Для проведения процедуры калибровки использовали международные стандарты столбнячного и дифтерийного антитоксинов с изначальными концентрациями 120 и 2 МЕ/мл соответственно. Стандарты представляют собой лиофильно высушенные препараты фракции IgG, полученные из пула человеческих сывороток. Данные стандарты используются при конструировании серологических тест-систем на дифтерию и столбняк.
Получение калибровочных кривых детекции коклюшных антител проводили при помощи пулов сывороток крови детей, вакцинированных цельноклеточной противококлюшной вакциной. Всего использовали 4 пула сывороток с титрами антител в реакции агглютинации 1:10, 1:40, 1:160 и 1:640. Каждый пул включал в себя по 200 мкл сыворотки от 10 детей с соответствующим титром противококлюшных антител. Полученные пулы были тщательно перемешаны и в каждый из них внесли по 1 мкл концентрированного раствора азида натрия в ЗФР. Конечная концентрация азида натрия составила 0,01%. Анализ на антитела к коклюшу мы планировали выполнить в качественном варианте (протективный титр 1:160: да/нет). Предварительные испытания, а также опыт предыдущих исследований свидетельствовали о том, что чувствительность детекции антител будет достаточна для работы с сыворотками крови в титрах не более 1:40-1:80. Именно поэтому подбор условий для детекции противококлюшных антител производили в пределах этих разведений.

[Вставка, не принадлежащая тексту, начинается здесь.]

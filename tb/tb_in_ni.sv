// tb_in_ni: incoming NI engine on top of the L2 arrays. The testbench is the
// second array master (tag and data set-up and read-back) and feeds packets
// straight into the engine. Covered: a cache fill into a pending line (data,
// tag turned valid, fill_done), a plain scratchpad write with an
// acknowledgement carrying the byte count, counter updates with the
// notification when the count reaches zero, queue enqueue with tail
// wrap-around and the drop when full, a write outside the scratchpad region
// (discarded), and a read request turned into a copy command.
module tb_in_ni;
  import ccsp_pkg::*;
  logic clk = 0, rst_n = 0;
  always #5 clk = ~clk;

  logic in_valid = 0, in_ready;
  flit_t in_data = '0;
  logic ack_valid, ack_ready = 0, rsq_valid, rsq_ready = 0, fill_done;
  ack_req_t ack_req;
  ni_cmd_t rsq_cmd;
  logic ev_fill, ev_sp, ev_counter, ev_notify, ev_enq, ev_qfull, ev_read;

  // array ports: master 0 = DUT, master 1 = testbench, master 2 unused
  logic [2:0] d_req, d_we, d_gnt, d_rvalid, t_req, t_we, t_gnt, t_rvalid;
  logic [2:0][DADDR_W-1:0] d_addr;
  logic [2:0][63:0] d_wdata;
  logic [2:0][7:0] d_be;
  logic [63:0] d_rdata;
  logic [2:0][TADDR_W-1:0] t_addr;
  l2_tag_t [2:0] t_wdata;
  l2_tag_t t_rdata;
  logic init_busy;

  l2_mem u_mem (.clk, .rst_n, .d_req, .d_we, .d_addr, .d_wdata, .d_be, .d_gnt, .d_rvalid, .d_rdata,
                .t_req, .t_we, .t_addr, .t_wdata, .t_gnt, .t_rvalid, .t_rdata, .init_busy);

  in_ni dut (.clk, .rst_n, .in_valid, .in_ready, .in_data,
    .d_req(d_req[0]), .d_we(d_we[0]), .d_addr(d_addr[0]), .d_wdata(d_wdata[0]), .d_be(d_be[0]),
    .d_gnt(d_gnt[0]), .d_rvalid(d_rvalid[0]), .d_rdata,
    .t_req(t_req[0]), .t_we(t_we[0]), .t_addr(t_addr[0]), .t_wdata(t_wdata[0]),
    .t_gnt(t_gnt[0]), .t_rvalid(t_rvalid[0]), .t_rdata,
    .ack_valid, .ack_ready, .ack_req, .rsq_valid, .rsq_ready, .rsq_cmd, .fill_done,
    .ev_fill, .ev_sp, .ev_counter, .ev_notify, .ev_enq, .ev_qfull, .ev_read);

  logic tb_dreq = 0, tb_dwe = 0, tb_treq = 0, tb_twe = 0;
  logic [DADDR_W-1:0] tb_daddr = '0;
  logic [63:0] tb_dwdata = '0;
  logic [7:0] tb_dbe = '0;
  logic [TADDR_W-1:0] tb_taddr = '0;
  l2_tag_t tb_twdata = '0;
  assign d_req[2:1] = {1'b0, tb_dreq}; assign d_we[2:1] = {1'b0, tb_dwe};
  assign d_addr[2:1] = {DADDR_W'(0), tb_daddr}; assign d_wdata[2:1] = {64'h0, tb_dwdata};
  assign d_be[2:1] = {8'h0, tb_dbe};
  assign t_req[2:1] = {1'b0, tb_treq}; assign t_we[2:1] = {1'b0, tb_twe};
  assign t_addr[2:1] = {TADDR_W'(0), tb_taddr}; assign t_wdata[2:1] = {l2_tag_t'(0), tb_twdata};

  int checks = 0, failures = 0;
  int n_fill, n_sp, n_cnt, n_notify, n_enq, n_qfull, n_read, n_filldone;
  always @(posedge clk) if (rst_n) begin
    n_fill += int'(ev_fill); n_sp += int'(ev_sp); n_cnt += int'(ev_counter);
    n_notify += int'(ev_notify); n_enq += int'(ev_enq); n_qfull += int'(ev_qfull);
    n_read += int'(ev_read); n_filldone += int'(fill_done);
  end

  task automatic check(input string what, input logic [31:0] got, input logic [31:0] exp);
    checks++;
    if (got !== exp) begin failures++; $display("FAIL %s: got %h expected %h", what, got, exp); end
  endtask

  // testbench array accesses (word granularity)
  task automatic wr32(input logic [31:0] a, input logic [31:0] v);
    @(negedge clk); tb_dreq = 1; tb_dwe = 1; tb_daddr = sp_daddr(a);
    tb_dwdata = {v, v}; tb_dbe = a[2] ? 8'hF0 : 8'h0F; #1;
    while (!d_gnt[1]) begin @(negedge clk); #1; end
    @(negedge clk); tb_dreq = 0; tb_dwe = 0;
  endtask
  task automatic rd32(input logic [31:0] a, output logic [31:0] v);
    @(negedge clk); tb_dreq = 1; tb_dwe = 0; tb_daddr = sp_daddr(a); #1;
    while (!d_gnt[1]) begin @(negedge clk); #1; end
    @(negedge clk); tb_dreq = 0; #1;
    v = a[2] ? d_rdata[63:32] : d_rdata[31:0];
  endtask
  task automatic twr(input logic [31:0] a, input l2_tag_t t);
    @(negedge clk); tb_treq = 1; tb_twe = 1; tb_taddr = sp_taddr(a); tb_twdata = t; #1;
    while (!t_gnt[1]) begin @(negedge clk); #1; end
    @(negedge clk); tb_treq = 0; tb_twe = 0;
  endtask
  task automatic trd(input logic [31:0] a, output l2_tag_t t);
    @(negedge clk); tb_treq = 1; tb_twe = 0; tb_taddr = sp_taddr(a); #1;
    while (!t_gnt[1]) begin @(negedge clk); #1; end
    @(negedge clk); tb_treq = 0; #1;
    t = t_rdata;
  endtask
  task automatic rd_check(input logic [31:0] a, input logic [31:0] exp, input string what);
    logic [31:0] v; rd32(a, v); check(what, v, exp);
  endtask

  task automatic send(input pkt_type_e ty, input logic [31:0] dst, input logic [31:0] ack,
                      input logic [31:0] pay [$]);
    flit_t f [$];
    f.push_back('{data: mk_header(ty, 3'd0, 3'd1, 8'(pay.size())), last: 0});
    f.push_back('{data: dst, last: 0});
    f.push_back('{data: ack, last: 0});
    foreach (pay[i]) f.push_back('{data: pay[i], last: 0});
    f.push_back('{data: 32'h0BAD_0C0C, last: 1});     // CRC word: already checked upstream
    foreach (f[k]) begin
      @(negedge clk); in_valid = ($urandom_range(0, 3) != 0); in_data = f[k]; #1;
      while (!(in_valid && in_ready)) begin @(negedge clk); in_valid = 1; #1; end
    end
    @(negedge clk); in_valid = 0;
  endtask

  // acknowledgements and read commands are collected
  ack_req_t acks [$];
  ni_cmd_t  cmds [$];
  always begin
    @(negedge clk); ack_ready = $urandom_range(0, 1); rsq_ready = $urandom_range(0, 1); #1;
    if (ack_valid && ack_ready) acks.push_back(ack_req);
    if (rsq_valid && rsq_ready) cmds.push_back(rsq_cmd);
  end

  function automatic logic [31:0] spa(input int w, input int s, input int word);
    return {4'h8, 4'h0, 8'h00, 2'(w), 9'(s), 3'(word), 2'b00};
  endfunction
  function automatic l2_tag_t lk(input line_state_e st);
    return '{valid: 1'b0, dirty: 1'b0, lock: 1'b1, pending: 1'b0, state: st, tag: '0};
  endfunction

  initial begin
    logic [31:0] pay [$]; l2_tag_t t;
    repeat (3) @(posedge clk); rst_n = 1;
    wait (!init_busy); repeat (2) @(posedge clk);

    // ---- cache fill of way 1 set 7 (pending, tag 0x123)
    twr(spa(1, 7, 0), '{valid: 1'b0, dirty: 1'b0, lock: 1'b0, pending: 1'b1, state: LS_PLAIN, tag: 14'h123});
    pay = {}; for (int i = 0; i < 8; i++) pay.push_back(32'hF111_0000 + i);
    send(PT_WRITE, spa(1, 7, 0), 0, pay);
    repeat (30) @(negedge clk);
    for (int i = 0; i < 8; i++) rd_check(spa(1, 7, i), 32'hF111_0000 + i, "fill data");
    trd(spa(1, 7, 0), t);
    check("fill tag", 32'(t), 32'h0008_0123);   // valid, tag 0x123
    check("fill_done", n_filldone, 1);

    // ---- plain write with acknowledgement
    twr(spa(3, 2, 0), lk(LS_PLAIN));
    pay = '{32'hA, 32'hB, 32'hC};
    send(PT_WRITE, spa(3, 2, 4), 32'h8200_0100, pay);
    repeat (30) @(negedge clk);
    rd_check(spa(3, 2, 4), 32'hA, "plain w0"); rd_check(spa(3, 2, 6), 32'hC, "plain w2");
    check("ack count", acks.size(), 1);
    if (acks.size()) begin check("ack addr", acks[0].addr, 32'h8200_0100); check("ack bytes", acks[0].value, 12); end
    acks = {};

    // ---- counter: 100 bytes expected, two acks of 64 and 36
    twr(spa(3, 4, 0), lk(LS_COUNTER));
    wr32(spa(3, 4, 0), 100); wr32(spa(3, 4, 1), 32'h8100_0200); wr32(spa(3, 4, 2), 32'h0000_1234);
    send(PT_WRITE, spa(3, 4, 0), 0, '{32'd64});
    repeat (30) @(negedge clk);
    rd_check(spa(3, 4, 0), 36, "counter after 64");
    check("no notification yet", acks.size(), 0);
    send(PT_WRITE, spa(3, 4, 0), 0, '{32'd36});
    repeat (30) @(negedge clk);
    rd_check(spa(3, 4, 0), 0, "counter zero");
    check("notification", acks.size(), 1);
    if (acks.size()) begin check("notify addr", acks[0].addr, 32'h8100_0200); check("notify value", acks[0].value, 32'h1234); end
    acks = {};

    // ---- queue of 3 slots at line 3/40: two enqueue, third dropped, wrap
    twr(spa(3, 5, 0), lk(LS_QUEUE));
    wr32(spa(3, 42, 0), 0);
    wr32(spa(3, 5, 0), spa(3, 40, 0)); wr32(spa(3, 5, 1), 3); wr32(spa(3, 5, 2), 0); wr32(spa(3, 5, 3), 0);
    for (int m = 0; m < 3; m++) begin
      send(PT_WRITE, spa(3, 5, 0), 0, '{32'h9000_0000 + m, 32'h9100_0000 + m});
      repeat (30) @(negedge clk);
    end
    rd_check(spa(3, 5, 3), 2, "tail after two");
    rd_check(spa(3, 40, 0), 32'h9000_0000, "slot 0"); rd_check(spa(3, 41, 1), 32'h9100_0001, "slot 1");
    rd_check(spa(3, 42, 0), 32'h0, "slot 2 empty (dropped)");
    check("enqueued", n_enq, 2); check("full", n_qfull, 1);
    wr32(spa(3, 5, 2), 1);                               // consumer took one
    send(PT_WRITE, spa(3, 5, 0), 0, '{32'h9000_0003});
    repeat (30) @(negedge clk);
    rd_check(spa(3, 5, 3), 0, "tail wrapped");
    rd_check(spa(3, 42, 0), 32'h9000_0003, "slot 2");

    // ---- write to a non-scratchpad address is discarded, the stream goes on
    send(PT_WRITE, 32'h0001_0000, 0, '{32'h1, 32'h2});
    send(PT_WRITE, spa(3, 2, 0), 0, '{32'h77});
    repeat (30) @(negedge clk);
    rd_check(spa(3, 2, 0), 32'h77, "after discarded packet");

    // ---- read request
    send(PT_READ, spa(3, 2, 0), 32'h8300_0010, '{32'h8100_0400, 32'd64});
    repeat (30) @(negedge clk);
    check("read cmds", cmds.size(), 1);
    if (cmds.size()) begin
      check("rd src", cmds[0].src, spa(3, 2, 0)); check("rd dst", cmds[0].dst, 32'h8100_0400);
      check("rd size", cmds[0].size, 64); check("rd ack", cmds[0].ack, 32'h8300_0010);
      check("rd op", cmds[0].op, OP_COPY);
    end
    check("events", n_fill + n_cnt + n_notify + n_read, 1 + 2 + 1 + 1);
    checks++; if (n_sp == 0) failures++;
    $display("TB_RESULT checks=%0d failures=%0d", checks, failures);
    $finish;
  end
  initial begin repeat (20000) @(posedge clk); failures++; $display("FAIL watchdog"); $display("TB_RESULT checks=%0d failures=%0d", checks, failures); $finish; end
endmodule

На стрипы из нитроцеллюлозной мембраны в дублях сорбировали суспензию клеток коклюшного микроба в концентрациях 20, 10, 5 и 2,5 МОЕ. Суспензию разводили в ЗФР, объем наносимой на подложку суспензии составлял 3,5 мкл. Стрипы высушивали при комнатной температуре в течение двух часов и помещали в лунки планшета, изготовленного из ABS-пластика. После часового блокирования 150 мкл раствора 1% БСА в ЗФРТ тест-полоски трехкратно промывали 300 мкл ЗФРТ и инкубировали со 150 мкл пулированных сывороток крови, разведенных в блокирующем растворе 1:20, 1:40 и 1:80 в течение 15, 30 и 60 мин. По окончании инкубации стрипы трехкратно промывали 300 мкл ЗФРТ и производили детекцию 150 мкл углеродного диагностикума в течение часа. Затем тест-полоски вновь промывали, высушивали и производили учет результатов (Рисунок 17).
При подборе наилучшей калибровочной кривой учитывали ее форму в диапазоне титров 1:40 – 1:160 – 1:640. Оптимальными условиями считали такие, при которых будет наблюдаться наибольшая разница абсолютных значений оптических плотностей для точек 1:40 и 1:640, а кривая будет наиболее равномерной. Степень равномерности оценивали по формуле Р=(ОП 1:640-ОП 1:160)-(ОП 1:160-ОП 1:40), чем меньше полученное число, тем более равномерный наклон кривой в целевом диапазоне. Значение обоих параметров иллюстрирует рисунок 15.
Оба графика 1 и 2 прирастают практически на одинаковую величину, однако кривая 1 имеет одинаковый наклон на всем протяжении (показатель Р=6,2), график 2 на первом отрезке пологий, а на втором круто возрастает (показатель Р=47,1). Наличие пологих участков приводит к низкой разрешающей способности анализа, поскольку разница в значениях оптической плотности между соседними точка становится сравнима с вариацией значений оптической плотности для отдельной точки.
Наилучшие результаты был получены при получасовой инкубации твердой фазы, на которую сорбирована суспензия клеток коклюшного микроба в концентрации 20 МОЕ, с сывороткой крови в разведении 1:40 (Рисунок 16).